Data entries
◇ ◇ ◇ ◇ ◇
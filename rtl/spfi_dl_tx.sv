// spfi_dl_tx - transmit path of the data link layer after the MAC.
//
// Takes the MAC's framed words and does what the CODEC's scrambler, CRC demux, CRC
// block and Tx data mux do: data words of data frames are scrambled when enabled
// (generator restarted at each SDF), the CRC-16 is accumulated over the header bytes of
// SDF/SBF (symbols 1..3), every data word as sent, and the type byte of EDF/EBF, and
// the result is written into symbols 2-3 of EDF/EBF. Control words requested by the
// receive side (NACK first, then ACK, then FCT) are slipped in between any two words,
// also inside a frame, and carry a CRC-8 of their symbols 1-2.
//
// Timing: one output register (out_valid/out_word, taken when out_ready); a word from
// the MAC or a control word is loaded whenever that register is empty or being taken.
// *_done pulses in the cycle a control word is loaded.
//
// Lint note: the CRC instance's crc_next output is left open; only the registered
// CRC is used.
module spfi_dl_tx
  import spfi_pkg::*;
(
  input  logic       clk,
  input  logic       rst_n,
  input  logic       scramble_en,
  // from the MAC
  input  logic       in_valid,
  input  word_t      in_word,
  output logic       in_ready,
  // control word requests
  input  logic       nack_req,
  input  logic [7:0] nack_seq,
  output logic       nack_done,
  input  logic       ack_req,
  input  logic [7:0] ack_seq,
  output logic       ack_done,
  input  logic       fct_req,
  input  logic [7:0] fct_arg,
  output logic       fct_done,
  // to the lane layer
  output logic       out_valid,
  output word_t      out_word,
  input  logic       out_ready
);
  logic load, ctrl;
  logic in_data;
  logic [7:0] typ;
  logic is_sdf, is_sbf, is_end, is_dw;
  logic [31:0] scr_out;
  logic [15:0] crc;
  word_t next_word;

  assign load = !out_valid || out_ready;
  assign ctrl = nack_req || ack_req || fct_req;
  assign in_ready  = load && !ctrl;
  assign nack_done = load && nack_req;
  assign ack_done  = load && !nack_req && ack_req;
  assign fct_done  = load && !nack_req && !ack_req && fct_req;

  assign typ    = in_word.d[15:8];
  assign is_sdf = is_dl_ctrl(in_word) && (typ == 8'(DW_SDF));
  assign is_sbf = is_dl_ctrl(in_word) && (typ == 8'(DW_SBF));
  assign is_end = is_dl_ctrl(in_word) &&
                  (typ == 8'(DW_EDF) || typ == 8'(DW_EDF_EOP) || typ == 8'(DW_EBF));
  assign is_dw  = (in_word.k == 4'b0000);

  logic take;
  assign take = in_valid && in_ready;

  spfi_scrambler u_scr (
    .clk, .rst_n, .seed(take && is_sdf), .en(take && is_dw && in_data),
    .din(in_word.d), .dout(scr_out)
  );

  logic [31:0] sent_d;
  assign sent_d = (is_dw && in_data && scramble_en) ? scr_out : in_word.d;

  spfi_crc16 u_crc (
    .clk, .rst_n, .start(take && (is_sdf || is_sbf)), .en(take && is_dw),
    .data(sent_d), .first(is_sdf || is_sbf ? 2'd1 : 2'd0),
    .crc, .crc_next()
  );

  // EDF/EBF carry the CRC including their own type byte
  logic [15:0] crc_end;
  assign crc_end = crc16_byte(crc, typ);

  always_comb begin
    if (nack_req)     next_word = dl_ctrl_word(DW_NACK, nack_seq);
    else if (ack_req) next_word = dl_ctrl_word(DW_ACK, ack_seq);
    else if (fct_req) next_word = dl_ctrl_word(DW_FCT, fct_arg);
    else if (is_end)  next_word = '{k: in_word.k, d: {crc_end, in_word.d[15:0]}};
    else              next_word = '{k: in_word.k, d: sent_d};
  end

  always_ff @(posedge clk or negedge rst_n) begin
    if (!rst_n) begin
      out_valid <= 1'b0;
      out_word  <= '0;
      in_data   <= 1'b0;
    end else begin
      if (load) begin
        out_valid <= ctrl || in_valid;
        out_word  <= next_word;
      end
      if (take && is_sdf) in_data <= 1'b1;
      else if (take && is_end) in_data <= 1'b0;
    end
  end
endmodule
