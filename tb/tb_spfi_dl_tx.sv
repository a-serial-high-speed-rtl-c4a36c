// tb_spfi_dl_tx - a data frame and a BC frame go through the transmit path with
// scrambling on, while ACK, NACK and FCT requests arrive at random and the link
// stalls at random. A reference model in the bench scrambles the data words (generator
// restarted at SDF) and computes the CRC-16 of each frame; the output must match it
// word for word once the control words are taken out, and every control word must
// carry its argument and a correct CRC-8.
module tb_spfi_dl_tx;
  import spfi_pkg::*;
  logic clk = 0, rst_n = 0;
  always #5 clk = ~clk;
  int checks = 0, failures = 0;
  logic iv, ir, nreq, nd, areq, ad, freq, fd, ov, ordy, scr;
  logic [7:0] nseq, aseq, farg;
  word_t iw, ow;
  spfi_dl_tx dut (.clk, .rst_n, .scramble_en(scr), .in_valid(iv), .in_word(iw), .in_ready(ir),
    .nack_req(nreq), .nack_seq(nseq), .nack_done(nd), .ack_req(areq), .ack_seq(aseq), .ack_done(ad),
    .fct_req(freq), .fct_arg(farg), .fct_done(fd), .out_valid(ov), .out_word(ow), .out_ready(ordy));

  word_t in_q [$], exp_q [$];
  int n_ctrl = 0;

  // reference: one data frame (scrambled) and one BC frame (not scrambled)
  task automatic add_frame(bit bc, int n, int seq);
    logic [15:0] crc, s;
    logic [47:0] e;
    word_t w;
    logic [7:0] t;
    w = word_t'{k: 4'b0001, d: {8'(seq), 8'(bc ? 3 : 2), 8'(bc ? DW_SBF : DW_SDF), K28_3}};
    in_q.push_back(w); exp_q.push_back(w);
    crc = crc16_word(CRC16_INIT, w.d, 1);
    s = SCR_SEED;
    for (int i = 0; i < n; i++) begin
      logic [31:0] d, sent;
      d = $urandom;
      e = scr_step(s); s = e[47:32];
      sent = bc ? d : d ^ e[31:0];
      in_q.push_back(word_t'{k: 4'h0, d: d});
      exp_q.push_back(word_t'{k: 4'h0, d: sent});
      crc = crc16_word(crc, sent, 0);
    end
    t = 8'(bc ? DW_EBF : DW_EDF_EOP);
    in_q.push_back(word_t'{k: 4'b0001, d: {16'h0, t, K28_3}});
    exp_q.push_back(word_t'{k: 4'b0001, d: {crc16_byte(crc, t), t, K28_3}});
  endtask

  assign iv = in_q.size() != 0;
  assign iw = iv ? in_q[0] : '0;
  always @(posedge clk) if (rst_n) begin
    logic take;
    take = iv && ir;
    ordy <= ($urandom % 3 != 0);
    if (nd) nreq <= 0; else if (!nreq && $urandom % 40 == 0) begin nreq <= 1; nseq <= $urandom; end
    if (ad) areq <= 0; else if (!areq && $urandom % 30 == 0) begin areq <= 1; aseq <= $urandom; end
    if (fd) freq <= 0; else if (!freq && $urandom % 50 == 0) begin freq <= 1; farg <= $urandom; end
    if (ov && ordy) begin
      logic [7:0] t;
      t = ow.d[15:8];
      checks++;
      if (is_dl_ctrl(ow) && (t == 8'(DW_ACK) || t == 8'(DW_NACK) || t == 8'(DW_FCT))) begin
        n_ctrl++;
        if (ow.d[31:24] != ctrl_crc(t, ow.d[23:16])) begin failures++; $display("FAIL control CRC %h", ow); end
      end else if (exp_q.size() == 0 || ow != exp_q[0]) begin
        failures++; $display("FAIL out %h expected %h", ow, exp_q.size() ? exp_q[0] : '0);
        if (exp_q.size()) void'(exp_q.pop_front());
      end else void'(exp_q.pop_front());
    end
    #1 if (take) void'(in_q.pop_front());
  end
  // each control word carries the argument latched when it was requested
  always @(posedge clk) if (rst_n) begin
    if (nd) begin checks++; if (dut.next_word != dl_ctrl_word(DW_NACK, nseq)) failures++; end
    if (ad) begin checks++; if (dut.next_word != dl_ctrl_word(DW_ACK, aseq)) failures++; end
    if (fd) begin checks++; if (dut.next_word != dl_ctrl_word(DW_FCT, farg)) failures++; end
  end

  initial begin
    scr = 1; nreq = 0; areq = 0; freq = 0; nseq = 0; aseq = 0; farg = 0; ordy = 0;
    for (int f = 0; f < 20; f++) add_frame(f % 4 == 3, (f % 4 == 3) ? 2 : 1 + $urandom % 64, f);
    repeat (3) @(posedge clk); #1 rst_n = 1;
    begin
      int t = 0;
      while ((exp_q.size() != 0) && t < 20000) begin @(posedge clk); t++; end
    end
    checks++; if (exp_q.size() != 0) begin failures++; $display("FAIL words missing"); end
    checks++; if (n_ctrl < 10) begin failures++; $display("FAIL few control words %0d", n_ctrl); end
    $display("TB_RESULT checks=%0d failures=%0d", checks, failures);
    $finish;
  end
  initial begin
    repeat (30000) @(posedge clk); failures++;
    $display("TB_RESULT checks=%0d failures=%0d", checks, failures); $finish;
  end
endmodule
◇ ◇ ◇ ◇ ◇
Give only the number of lines in the records that contain the string "reference".

2